> **BRIEF**
Where does the word "QBITS" show up in the records? Copy every line that has it.

> **INPUT RECORDS**
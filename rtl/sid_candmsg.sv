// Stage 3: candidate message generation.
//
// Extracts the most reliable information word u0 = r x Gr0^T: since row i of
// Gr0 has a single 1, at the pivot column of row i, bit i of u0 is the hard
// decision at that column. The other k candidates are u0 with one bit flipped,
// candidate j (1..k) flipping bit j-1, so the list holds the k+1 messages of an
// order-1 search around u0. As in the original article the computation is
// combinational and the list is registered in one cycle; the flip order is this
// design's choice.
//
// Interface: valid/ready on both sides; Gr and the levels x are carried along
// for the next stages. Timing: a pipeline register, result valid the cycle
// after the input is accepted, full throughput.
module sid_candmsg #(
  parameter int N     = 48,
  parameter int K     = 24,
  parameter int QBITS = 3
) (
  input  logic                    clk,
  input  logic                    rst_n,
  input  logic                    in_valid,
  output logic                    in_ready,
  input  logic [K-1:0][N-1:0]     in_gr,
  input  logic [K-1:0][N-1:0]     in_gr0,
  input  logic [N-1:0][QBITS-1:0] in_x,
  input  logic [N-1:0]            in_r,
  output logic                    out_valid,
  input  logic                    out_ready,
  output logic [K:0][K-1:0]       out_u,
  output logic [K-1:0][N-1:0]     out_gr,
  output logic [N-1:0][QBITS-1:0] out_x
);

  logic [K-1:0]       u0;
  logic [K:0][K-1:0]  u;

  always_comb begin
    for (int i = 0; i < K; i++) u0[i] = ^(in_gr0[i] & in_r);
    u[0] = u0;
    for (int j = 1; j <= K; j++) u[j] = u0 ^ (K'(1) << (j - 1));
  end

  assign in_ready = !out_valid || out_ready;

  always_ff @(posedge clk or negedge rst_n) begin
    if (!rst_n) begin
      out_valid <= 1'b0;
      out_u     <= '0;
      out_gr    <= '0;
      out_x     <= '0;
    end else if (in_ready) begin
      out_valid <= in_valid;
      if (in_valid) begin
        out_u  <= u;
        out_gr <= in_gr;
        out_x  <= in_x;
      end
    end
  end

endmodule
--
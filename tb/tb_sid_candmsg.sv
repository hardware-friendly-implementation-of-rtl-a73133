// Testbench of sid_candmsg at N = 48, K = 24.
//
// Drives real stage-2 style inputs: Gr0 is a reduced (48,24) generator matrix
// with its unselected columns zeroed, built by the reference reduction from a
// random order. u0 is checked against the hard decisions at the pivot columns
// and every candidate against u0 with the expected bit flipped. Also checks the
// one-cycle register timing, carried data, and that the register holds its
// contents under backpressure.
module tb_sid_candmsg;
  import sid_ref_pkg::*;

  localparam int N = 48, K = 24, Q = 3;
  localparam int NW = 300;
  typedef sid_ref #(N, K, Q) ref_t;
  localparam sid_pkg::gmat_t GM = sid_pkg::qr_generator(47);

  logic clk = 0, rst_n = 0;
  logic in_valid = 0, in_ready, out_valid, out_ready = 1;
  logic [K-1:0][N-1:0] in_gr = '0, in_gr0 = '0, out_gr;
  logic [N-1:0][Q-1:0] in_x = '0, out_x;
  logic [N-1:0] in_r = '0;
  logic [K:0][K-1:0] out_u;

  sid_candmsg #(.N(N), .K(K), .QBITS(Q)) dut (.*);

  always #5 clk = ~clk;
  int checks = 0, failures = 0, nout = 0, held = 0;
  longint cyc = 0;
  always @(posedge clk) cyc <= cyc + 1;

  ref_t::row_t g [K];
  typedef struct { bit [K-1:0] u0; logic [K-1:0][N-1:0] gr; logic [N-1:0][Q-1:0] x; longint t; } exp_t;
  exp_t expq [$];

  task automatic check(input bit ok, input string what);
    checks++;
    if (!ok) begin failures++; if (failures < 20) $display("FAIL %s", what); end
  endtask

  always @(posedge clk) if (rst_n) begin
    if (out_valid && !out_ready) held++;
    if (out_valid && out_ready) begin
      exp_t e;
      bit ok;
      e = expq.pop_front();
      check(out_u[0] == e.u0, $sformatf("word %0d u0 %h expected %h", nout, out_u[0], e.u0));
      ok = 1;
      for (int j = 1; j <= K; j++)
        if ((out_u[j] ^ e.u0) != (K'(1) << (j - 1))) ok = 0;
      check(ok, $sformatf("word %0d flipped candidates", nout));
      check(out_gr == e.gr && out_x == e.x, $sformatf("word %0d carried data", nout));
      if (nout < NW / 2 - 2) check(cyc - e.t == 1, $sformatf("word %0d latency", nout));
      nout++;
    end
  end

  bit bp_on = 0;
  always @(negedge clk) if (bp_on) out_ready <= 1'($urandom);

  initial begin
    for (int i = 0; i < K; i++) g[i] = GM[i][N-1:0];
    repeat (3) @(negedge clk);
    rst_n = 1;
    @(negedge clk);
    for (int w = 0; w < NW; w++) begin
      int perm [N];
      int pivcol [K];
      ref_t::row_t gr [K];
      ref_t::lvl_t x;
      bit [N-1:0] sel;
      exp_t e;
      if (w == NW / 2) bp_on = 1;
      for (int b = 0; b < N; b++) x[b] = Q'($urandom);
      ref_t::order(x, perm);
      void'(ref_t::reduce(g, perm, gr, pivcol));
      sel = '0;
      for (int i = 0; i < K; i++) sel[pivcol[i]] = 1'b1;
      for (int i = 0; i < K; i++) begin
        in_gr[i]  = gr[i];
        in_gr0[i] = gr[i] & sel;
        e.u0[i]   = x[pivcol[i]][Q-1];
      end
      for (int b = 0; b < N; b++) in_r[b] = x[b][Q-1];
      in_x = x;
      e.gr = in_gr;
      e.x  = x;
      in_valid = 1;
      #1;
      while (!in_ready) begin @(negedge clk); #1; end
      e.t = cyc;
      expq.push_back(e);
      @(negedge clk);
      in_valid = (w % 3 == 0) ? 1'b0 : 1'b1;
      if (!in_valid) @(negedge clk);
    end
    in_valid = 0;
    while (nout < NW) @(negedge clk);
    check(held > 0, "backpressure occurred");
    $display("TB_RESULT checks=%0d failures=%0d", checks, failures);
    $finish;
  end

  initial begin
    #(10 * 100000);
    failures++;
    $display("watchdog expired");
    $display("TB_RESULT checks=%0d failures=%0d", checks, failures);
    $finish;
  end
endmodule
* * *
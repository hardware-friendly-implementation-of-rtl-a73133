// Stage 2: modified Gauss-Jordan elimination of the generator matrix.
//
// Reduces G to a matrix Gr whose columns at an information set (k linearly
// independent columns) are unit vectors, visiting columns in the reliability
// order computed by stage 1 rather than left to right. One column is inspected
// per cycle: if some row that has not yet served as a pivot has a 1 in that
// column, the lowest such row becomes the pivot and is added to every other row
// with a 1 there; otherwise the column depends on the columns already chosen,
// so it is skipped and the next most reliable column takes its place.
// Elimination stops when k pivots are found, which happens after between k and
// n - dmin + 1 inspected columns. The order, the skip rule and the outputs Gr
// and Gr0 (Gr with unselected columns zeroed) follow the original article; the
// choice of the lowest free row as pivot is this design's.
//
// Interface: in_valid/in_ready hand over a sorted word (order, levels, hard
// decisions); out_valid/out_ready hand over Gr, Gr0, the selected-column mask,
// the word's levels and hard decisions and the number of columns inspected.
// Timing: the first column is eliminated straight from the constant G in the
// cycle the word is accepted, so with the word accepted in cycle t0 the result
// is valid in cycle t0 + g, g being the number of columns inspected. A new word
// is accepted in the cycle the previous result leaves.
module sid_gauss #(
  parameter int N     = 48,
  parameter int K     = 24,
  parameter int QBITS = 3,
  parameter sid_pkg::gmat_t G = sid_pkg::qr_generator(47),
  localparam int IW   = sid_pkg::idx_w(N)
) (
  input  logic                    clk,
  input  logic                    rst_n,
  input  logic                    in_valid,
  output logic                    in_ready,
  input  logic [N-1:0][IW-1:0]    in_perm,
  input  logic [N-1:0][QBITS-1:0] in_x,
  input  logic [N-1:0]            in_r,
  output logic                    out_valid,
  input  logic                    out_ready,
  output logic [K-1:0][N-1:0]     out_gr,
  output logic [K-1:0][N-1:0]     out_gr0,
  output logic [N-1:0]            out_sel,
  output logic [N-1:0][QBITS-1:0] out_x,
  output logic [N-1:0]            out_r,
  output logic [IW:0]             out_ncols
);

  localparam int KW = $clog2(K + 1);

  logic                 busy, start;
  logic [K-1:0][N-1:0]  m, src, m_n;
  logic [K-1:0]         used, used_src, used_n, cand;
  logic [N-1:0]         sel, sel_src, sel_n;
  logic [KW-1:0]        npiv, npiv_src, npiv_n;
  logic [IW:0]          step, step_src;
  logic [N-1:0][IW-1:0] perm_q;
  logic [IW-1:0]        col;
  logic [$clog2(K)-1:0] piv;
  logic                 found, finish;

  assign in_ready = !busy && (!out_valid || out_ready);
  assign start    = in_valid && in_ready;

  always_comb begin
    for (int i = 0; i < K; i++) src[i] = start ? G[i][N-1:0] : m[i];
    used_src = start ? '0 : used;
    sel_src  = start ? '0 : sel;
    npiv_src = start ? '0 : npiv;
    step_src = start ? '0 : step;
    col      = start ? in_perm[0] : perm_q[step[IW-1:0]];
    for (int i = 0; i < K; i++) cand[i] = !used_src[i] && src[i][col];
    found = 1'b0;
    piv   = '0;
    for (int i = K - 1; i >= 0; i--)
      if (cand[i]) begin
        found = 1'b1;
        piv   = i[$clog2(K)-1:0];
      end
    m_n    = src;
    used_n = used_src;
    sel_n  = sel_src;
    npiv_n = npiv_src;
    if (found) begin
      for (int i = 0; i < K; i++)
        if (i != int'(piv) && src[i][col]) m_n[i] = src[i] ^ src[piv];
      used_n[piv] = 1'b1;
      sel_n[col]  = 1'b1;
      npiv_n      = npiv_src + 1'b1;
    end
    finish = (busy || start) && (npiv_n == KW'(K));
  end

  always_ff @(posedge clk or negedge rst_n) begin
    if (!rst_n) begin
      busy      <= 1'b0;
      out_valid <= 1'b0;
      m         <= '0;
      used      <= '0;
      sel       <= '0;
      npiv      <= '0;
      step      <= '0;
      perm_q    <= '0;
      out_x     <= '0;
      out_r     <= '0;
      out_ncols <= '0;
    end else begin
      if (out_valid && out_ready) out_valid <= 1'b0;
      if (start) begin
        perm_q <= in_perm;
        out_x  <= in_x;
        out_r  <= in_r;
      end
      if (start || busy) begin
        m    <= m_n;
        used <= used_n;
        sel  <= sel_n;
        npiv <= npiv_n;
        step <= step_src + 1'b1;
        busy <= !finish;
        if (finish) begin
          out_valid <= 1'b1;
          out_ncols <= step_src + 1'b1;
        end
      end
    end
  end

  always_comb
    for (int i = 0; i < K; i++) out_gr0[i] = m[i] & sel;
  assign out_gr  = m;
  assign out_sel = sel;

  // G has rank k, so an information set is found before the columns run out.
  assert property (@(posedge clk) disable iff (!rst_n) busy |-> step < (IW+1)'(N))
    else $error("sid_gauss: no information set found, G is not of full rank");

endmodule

> **OUTPUT FOR THIS TASK**
  parameter int QBITS = 3
  input  logic [N-1:0][QBITS-1:0] in_x,
  output logic [N-1:0][QBITS-1:0] out_x
  sid_candmsg #(.N(N), .K(K), .QBITS(Q)) dut (.*);
  parameter int QBITS = 3,
  input  logic [N-1:0][QBITS-1:0] in_x,
  output logic [N-1:0][QBITS-1:0] out_x,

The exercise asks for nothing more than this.